(Stored data)
---+---
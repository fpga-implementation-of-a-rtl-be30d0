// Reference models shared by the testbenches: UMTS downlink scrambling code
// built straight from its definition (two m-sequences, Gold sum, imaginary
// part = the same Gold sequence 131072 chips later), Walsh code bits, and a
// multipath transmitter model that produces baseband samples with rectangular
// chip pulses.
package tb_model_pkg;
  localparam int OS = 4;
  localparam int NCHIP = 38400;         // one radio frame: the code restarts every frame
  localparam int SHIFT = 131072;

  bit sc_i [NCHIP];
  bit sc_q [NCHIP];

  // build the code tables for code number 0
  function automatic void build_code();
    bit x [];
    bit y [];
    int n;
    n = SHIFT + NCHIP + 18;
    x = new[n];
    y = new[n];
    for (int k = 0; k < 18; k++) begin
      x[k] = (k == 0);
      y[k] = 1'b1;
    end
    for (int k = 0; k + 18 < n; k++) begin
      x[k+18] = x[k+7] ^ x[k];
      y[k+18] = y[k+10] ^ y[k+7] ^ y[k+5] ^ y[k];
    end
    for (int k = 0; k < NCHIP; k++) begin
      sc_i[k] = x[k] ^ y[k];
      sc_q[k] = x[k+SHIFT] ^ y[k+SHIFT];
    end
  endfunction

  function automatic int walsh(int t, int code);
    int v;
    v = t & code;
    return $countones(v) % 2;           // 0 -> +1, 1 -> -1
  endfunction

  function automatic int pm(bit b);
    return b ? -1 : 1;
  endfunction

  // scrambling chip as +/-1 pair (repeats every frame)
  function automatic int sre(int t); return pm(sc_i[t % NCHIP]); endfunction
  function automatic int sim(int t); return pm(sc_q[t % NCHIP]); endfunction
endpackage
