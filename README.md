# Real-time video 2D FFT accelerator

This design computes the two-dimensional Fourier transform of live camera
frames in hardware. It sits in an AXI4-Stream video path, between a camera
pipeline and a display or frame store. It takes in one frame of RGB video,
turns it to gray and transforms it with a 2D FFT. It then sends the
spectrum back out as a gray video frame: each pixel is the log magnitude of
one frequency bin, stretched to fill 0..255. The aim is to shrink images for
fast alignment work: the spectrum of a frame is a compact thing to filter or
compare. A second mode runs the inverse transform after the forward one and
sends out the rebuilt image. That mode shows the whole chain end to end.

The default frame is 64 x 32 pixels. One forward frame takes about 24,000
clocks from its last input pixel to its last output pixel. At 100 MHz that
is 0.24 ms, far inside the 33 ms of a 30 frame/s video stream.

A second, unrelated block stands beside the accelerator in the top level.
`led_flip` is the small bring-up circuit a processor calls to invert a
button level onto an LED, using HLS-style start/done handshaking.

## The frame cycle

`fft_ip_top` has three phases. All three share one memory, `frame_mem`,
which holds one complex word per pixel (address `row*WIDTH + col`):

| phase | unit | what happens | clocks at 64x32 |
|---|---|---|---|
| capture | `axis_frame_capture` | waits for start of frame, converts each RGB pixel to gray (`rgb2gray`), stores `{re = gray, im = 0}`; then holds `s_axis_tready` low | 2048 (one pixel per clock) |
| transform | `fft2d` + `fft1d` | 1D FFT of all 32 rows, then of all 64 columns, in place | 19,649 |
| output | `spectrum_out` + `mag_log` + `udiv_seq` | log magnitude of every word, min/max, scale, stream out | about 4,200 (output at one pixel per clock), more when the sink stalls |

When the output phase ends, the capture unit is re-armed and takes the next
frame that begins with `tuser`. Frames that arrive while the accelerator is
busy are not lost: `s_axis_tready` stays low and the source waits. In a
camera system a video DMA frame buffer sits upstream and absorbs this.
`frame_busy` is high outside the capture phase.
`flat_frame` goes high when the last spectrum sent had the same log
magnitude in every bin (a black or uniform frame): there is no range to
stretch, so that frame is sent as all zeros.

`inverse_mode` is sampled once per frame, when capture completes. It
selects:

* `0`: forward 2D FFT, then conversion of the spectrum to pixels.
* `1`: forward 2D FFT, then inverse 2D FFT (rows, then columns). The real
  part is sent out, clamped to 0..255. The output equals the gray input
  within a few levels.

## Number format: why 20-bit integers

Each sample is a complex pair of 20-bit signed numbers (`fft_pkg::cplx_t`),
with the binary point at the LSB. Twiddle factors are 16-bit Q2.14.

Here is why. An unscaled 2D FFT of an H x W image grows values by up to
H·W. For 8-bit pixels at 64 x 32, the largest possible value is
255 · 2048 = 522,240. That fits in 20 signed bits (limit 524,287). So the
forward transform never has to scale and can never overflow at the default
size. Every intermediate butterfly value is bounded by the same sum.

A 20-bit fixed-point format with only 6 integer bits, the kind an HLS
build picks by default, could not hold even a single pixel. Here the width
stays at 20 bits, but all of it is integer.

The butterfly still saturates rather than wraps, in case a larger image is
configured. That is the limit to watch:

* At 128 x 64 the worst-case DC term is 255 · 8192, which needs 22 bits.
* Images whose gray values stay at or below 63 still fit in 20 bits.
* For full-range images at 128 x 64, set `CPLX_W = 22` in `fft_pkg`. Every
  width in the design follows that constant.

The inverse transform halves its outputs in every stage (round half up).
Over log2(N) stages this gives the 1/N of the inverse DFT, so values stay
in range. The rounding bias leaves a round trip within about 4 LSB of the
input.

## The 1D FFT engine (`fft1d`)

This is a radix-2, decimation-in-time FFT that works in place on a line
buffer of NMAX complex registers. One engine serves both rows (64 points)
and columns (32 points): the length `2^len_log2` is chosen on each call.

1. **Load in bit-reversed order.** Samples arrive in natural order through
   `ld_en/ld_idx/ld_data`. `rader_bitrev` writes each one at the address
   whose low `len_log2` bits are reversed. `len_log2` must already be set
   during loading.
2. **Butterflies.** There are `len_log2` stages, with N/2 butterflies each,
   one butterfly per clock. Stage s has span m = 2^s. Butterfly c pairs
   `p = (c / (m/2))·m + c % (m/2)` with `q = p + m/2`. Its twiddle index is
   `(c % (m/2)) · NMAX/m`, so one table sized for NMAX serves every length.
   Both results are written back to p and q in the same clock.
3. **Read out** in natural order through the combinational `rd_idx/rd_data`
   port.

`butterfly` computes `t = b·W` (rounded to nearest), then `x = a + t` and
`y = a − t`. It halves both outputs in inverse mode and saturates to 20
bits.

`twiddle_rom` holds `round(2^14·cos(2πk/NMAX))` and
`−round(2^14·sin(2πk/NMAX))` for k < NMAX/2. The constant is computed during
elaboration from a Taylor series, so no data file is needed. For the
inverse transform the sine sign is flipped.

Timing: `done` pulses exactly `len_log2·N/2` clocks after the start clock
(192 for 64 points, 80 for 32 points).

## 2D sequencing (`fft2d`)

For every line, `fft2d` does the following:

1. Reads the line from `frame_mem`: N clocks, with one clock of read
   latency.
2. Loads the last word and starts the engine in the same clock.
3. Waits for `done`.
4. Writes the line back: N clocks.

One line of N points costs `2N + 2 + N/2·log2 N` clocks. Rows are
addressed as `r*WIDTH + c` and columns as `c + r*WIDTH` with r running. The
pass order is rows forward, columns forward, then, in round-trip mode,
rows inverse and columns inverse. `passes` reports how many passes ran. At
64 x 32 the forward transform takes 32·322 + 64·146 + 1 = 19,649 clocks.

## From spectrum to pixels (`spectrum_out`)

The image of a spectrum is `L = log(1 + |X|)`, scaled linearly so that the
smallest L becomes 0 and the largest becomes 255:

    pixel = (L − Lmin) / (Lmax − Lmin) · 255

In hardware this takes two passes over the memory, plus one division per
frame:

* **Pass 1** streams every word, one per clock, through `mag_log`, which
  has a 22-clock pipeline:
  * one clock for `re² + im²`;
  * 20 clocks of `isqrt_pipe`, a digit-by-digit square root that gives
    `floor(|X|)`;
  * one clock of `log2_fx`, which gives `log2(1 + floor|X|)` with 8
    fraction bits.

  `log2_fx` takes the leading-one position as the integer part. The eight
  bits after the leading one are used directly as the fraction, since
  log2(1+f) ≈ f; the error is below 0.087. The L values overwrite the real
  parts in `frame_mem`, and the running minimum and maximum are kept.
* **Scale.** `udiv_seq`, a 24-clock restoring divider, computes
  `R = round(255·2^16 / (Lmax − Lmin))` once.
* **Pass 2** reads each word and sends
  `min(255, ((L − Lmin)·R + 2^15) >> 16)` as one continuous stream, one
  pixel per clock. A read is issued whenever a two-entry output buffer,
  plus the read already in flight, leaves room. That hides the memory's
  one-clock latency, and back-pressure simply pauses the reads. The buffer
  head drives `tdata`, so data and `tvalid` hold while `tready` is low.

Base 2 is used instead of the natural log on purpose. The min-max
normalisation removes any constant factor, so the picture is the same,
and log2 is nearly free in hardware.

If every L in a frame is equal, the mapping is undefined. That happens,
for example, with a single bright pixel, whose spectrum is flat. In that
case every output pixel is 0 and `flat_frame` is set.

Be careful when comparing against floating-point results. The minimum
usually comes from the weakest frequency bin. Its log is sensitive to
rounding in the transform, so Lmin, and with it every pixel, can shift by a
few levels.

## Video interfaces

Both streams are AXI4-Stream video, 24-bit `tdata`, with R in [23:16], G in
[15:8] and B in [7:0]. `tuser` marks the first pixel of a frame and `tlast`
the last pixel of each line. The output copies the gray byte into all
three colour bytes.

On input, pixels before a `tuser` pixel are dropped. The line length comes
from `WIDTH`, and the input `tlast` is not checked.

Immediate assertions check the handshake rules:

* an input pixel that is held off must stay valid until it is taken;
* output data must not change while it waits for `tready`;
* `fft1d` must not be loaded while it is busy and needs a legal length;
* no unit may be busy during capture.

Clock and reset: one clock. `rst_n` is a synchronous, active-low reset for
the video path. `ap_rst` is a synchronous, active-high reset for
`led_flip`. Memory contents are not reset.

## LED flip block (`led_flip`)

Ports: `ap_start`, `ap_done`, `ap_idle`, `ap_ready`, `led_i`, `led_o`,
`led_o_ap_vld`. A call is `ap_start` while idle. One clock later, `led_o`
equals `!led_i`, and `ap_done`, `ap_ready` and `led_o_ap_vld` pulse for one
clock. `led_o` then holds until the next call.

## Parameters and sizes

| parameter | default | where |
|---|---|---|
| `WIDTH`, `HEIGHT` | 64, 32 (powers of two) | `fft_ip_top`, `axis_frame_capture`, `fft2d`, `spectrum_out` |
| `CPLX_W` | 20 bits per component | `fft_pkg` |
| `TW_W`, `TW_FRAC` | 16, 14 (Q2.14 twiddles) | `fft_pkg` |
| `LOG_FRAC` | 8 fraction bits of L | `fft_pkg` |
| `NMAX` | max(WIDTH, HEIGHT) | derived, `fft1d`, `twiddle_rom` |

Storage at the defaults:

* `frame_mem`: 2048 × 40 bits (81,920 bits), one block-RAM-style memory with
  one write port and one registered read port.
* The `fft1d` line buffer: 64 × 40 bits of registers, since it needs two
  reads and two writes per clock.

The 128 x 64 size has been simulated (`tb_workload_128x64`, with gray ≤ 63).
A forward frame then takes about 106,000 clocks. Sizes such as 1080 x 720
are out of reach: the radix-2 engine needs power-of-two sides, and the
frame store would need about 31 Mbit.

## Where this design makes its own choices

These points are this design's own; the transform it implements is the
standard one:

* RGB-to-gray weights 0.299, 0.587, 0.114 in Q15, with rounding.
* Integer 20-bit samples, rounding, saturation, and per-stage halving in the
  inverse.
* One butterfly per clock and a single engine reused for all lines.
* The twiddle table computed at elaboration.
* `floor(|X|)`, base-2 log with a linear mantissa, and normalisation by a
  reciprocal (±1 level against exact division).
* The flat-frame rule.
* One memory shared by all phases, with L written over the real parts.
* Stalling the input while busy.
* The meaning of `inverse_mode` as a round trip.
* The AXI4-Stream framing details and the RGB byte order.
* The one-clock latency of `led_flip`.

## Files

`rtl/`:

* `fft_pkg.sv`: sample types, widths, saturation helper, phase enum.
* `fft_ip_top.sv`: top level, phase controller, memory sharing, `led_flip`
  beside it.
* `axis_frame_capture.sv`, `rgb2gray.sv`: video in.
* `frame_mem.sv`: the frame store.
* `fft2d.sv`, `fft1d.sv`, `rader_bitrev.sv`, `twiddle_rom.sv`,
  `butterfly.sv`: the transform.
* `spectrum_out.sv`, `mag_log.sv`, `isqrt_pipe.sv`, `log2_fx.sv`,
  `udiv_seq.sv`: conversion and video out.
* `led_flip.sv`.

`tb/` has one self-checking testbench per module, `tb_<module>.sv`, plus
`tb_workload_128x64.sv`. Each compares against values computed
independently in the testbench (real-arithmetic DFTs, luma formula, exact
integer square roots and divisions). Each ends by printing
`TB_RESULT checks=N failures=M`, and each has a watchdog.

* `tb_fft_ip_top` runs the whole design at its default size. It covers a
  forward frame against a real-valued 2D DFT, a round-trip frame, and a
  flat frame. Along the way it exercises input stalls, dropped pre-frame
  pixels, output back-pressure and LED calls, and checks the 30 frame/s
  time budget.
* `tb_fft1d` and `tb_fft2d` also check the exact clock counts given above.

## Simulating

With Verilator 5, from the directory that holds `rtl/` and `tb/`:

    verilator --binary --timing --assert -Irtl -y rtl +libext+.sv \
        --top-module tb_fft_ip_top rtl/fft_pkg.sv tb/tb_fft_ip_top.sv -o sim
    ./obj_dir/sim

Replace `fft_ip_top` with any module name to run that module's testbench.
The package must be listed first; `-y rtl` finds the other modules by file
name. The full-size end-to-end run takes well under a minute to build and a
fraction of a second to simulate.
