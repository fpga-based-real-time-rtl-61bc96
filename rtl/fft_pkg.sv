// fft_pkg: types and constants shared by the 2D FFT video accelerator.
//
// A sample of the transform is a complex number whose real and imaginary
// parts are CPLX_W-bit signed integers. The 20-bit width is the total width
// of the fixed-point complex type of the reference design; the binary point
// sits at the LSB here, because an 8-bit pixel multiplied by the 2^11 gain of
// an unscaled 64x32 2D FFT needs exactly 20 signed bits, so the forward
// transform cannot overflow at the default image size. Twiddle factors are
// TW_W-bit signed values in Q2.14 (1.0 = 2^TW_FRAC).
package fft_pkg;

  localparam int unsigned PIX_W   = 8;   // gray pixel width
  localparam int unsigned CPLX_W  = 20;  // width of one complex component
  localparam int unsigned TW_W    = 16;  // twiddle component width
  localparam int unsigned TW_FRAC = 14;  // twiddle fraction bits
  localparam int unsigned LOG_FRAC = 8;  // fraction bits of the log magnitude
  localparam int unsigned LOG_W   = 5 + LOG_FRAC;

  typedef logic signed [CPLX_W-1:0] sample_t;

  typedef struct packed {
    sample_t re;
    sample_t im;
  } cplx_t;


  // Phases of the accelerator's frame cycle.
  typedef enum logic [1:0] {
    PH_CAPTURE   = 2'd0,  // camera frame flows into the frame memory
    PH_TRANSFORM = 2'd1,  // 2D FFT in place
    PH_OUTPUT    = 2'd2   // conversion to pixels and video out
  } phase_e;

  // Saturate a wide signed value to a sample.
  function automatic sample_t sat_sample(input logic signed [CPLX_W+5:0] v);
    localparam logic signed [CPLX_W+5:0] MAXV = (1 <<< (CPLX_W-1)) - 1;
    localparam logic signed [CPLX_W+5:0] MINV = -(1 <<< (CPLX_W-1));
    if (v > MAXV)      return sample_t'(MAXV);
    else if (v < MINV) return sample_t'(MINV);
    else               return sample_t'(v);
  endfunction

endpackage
---+---
■ Problem requirements
Every line above from the line with "so the forward" to the line with "package fft_pkg;" is wanted, ends included; write them out exactly and add no other line.

■ Solution to this problem
// an unscaled 64x32 2D FFT needs exactly 20 signed bits, so the forward
// transform cannot overflow at the default image size. Twiddle factors are
// TW_W-bit signed values in Q2.14 (1.0 = 2^TW_FRAC).
package fft_pkg;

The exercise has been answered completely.